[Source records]
►

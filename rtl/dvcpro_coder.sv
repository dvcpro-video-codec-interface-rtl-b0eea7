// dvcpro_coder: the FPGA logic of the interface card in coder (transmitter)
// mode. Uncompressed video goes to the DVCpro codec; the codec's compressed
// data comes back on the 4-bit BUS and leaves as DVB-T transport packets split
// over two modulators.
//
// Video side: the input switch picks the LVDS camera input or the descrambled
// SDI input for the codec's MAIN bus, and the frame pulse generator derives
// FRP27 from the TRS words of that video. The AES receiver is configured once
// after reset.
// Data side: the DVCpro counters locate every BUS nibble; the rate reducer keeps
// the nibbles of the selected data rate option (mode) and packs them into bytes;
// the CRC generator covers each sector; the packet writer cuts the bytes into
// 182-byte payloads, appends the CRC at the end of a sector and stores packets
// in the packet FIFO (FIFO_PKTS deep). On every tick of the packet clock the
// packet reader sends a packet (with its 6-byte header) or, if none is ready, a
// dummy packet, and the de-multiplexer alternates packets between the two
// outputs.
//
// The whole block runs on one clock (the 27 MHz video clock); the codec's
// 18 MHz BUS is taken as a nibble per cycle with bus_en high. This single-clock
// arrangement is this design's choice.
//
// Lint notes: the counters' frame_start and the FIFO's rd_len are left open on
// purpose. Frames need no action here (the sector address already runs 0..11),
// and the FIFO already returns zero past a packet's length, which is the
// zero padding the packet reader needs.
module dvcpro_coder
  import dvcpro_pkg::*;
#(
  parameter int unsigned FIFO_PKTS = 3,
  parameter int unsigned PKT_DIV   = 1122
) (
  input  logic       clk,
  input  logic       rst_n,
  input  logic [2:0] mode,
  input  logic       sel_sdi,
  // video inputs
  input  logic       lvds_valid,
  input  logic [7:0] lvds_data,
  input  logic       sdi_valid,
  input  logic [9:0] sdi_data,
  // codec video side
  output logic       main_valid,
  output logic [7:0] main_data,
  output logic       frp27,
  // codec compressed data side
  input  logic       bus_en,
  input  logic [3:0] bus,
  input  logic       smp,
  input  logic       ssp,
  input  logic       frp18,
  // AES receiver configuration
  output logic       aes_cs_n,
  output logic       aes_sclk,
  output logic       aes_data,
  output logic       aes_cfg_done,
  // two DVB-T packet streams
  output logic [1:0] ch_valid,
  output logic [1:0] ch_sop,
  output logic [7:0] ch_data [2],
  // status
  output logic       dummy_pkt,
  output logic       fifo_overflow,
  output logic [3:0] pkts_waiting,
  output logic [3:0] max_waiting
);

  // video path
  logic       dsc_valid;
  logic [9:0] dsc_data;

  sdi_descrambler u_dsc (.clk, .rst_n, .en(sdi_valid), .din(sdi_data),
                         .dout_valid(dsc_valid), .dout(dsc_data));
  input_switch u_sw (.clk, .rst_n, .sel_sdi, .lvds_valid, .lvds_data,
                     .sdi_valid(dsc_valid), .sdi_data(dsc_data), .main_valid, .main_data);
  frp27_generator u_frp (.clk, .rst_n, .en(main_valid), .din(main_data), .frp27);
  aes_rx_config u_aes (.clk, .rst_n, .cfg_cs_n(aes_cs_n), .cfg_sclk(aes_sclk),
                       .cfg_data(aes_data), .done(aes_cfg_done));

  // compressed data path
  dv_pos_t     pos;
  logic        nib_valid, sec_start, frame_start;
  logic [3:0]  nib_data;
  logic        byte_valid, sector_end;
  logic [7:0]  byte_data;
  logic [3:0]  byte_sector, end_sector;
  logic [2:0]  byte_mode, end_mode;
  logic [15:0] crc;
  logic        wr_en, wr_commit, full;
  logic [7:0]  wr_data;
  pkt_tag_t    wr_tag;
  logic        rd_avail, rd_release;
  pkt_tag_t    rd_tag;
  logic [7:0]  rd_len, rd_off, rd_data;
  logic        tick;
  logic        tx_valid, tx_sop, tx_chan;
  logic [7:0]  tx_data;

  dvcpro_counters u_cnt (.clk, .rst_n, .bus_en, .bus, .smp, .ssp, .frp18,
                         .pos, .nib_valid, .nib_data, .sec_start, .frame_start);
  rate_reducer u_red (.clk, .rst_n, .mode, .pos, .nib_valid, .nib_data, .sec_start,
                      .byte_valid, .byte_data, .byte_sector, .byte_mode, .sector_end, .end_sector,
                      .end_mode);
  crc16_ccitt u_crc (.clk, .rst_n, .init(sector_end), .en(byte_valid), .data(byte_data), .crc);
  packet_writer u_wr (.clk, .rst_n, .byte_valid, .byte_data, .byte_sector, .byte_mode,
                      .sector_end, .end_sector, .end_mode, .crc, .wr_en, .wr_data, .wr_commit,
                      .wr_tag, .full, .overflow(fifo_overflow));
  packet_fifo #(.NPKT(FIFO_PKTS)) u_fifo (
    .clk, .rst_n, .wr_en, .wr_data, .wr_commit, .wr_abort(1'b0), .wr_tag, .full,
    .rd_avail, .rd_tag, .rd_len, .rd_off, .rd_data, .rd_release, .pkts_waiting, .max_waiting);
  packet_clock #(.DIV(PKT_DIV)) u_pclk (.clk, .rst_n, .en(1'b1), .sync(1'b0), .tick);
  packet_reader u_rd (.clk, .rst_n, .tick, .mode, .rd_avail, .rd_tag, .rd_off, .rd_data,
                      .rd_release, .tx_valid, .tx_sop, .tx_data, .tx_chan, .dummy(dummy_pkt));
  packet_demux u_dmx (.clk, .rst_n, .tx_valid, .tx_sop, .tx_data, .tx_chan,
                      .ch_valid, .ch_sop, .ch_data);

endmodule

◄

> _TASK PROMPT_
Repeat each record word for word. Do not leave any out.

> _TASK RESPONSE_
filename rtl/dvcpro_coder.sv
repository dvcpro-video-codec-interface-rtl-b0eea7
// dvcpro_coder: the FPGA logic of the interface card in coder (transmitter)
// mode. Uncompressed video goes to the DVCpro codec; the codec's compressed
// data comes back on the 4-bit BUS and leaves as DVB-T transport packets split
// over two modulators.
//
// Video side: the input switch picks the LVDS camera input or the descrambled
// SDI input for the codec's MAIN bus, and the frame pulse generator derives
// FRP27 from the TRS words of that video. The AES receiver is configured once
// after reset.
// Data side: the DVCpro counters locate every BUS nibble; the rate reducer keeps
// the nibbles of the selected data rate option (mode) and packs them into bytes;
// the CRC generator covers each sector; the packet writer cuts the bytes into
// 182-byte payloads, appends the CRC at the end of a sector and stores packets
// in the packet FIFO (FIFO_PKTS deep). On every tick of the packet clock the
// packet reader sends a packet (with its 6-byte header) or, if none is ready, a
// dummy packet, and the de-multiplexer alternates packets between the two
// outputs.
//
// The whole block runs on one clock (the 27 MHz video clock); the codec's
// 18 MHz BUS is taken as a nibble per cycle with bus_en high. This single-clock
// arrangement is this design's choice.
//
// Lint notes: the counters' frame_start and the FIFO's rd_len are left open on
// purpose. Frames need no action here (the sector address already runs 0..11),
// and the FIFO already returns zero past a packet's length, which is the
// zero padding the packet reader needs.
module dvcpro_coder
  import dvcpro_pkg::*;
#(
  parameter int unsigned FIFO_PKTS = 3,
  parameter int unsigned PKT_DIV   = 1122
) (
  input  logic       clk,
  input  logic       rst_n,
  input  logic [2:0] mode,
  input  logic       sel_sdi,
  // video inputs
  input  logic       lvds_valid,
  input  logic [7:0] lvds_data,
  input  logic       sdi_valid,
  input  logic [9:0] sdi_data,
  // codec video side
  output logic       main_valid,
  output logic [7:0] main_data,
  output logic       frp27,
  // codec compressed data side
  input  logic       bus_en,
  input  logic [3:0] bus,
  input  logic       smp,
  input  logic       ssp,
  input  logic       frp18,
  // AES receiver configuration
  output logic       aes_cs_n,
  output logic       aes_sclk,
  output logic       aes_data,
  output logic       aes_cfg_done,
  // two DVB-T packet streams
  output logic [1:0] ch_valid,
  output logic [1:0] ch_sop,
  output logic [7:0] ch_data [2],
  // status
  output logic       dummy_pkt,
  output logic       fifo_overflow,
  output logic [3:0] pkts_waiting,
  output logic [3:0] max_waiting
);

  // video path
  logic       dsc_valid;
  logic [9:0] dsc_data;

  sdi_descrambler u_dsc (.clk, .rst_n, .en(sdi_valid), .din(sdi_data),
                         .dout_valid(dsc_valid), .dout(dsc_data));
  input_switch u_sw (.clk, .rst_n, .sel_sdi, .lvds_valid, .lvds_data,
                     .sdi_valid(dsc_valid), .sdi_data(dsc_data), .main_valid, .main_data);
  frp27_generator u_frp (.clk, .rst_n, .en(main_valid), .din(main_data), .frp27);
  aes_rx_config u_aes (.clk, .rst_n, .cfg_cs_n(aes_cs_n), .cfg_sclk(aes_sclk),
                       .cfg_data(aes_data), .done(aes_cfg_done));

  // compressed data path
  dv_pos_t     pos;
  logic        nib_valid, sec_start, frame_start;
  logic [3:0]  nib_data;
  logic        byte_valid, sector_end;
  logic [7:0]  byte_data;
  logic [3:0]  byte_sector, end_sector;
  logic [2:0]  byte_mode, end_mode;
  logic [15:0] crc;
  logic        wr_en, wr_commit, full;
  logic [7:0]  wr_data;
  pkt_tag_t    wr_tag;
  logic        rd_avail, rd_release;
  pkt_tag_t    rd_tag;
  logic [7:0]  rd_len, rd_off, rd_data;
  logic        tick;
  logic        tx_valid, tx_sop, tx_chan;
  logic [7:0]  tx_data;

  dvcpro_counters u_cnt (.clk, .rst_n, .bus_en, .bus, .smp, .ssp, .frp18,
                         .pos, .nib_valid, .nib_data, .sec_start, .frame_start);
  rate_reducer u_red (.clk, .rst_n, .mode, .pos, .nib_valid, .nib_data, .sec_start,
                      .byte_valid, .byte_data, .byte_sector, .byte_mode, .sector_end, .end_sector,
                      .end_mode);
  crc16_ccitt u_crc (.clk, .rst_n, .init(sector_end), .en(byte_valid), .data(byte_data), .crc);
  packet_writer u_wr (.clk, .rst_n, .byte_valid, .byte_data, .byte_sector, .byte_mode,
                      .sector_end, .end_sector, .end_mode, .crc, .wr_en, .wr_data, .wr_commit,
                      .wr_tag, .full, .overflow(fifo_overflow));
  packet_fifo #(.NPKT(FIFO_PKTS)) u_fifo (
    .clk, .rst_n, .wr_en, .wr_data, .wr_commit, .wr_abort(1'b0), .wr_tag, .full,
    .rd_avail, .rd_tag, .rd_len, .rd_off, .rd_data, .rd_release, .pkts_waiting, .max_waiting);
  packet_clock #(.DIV(PKT_DIV)) u_pclk (.clk, .rst_n, .en(1'b1), .sync(1'b0), .tick);
  packet_reader u_rd (.clk, .rst_n, .tick, .mode, .rd_avail, .rd_tag, .rd_off, .rd_data,
                      .rd_release, .tx_valid, .tx_sop, .tx_data, .tx_chan, .dummy(dummy_pkt));
  packet_demux u_dmx (.clk, .rst_n, .tx_valid, .tx_sop, .tx_data, .tx_chan,
                      .ch_valid, .ch_sop, .ch_data);

endmodule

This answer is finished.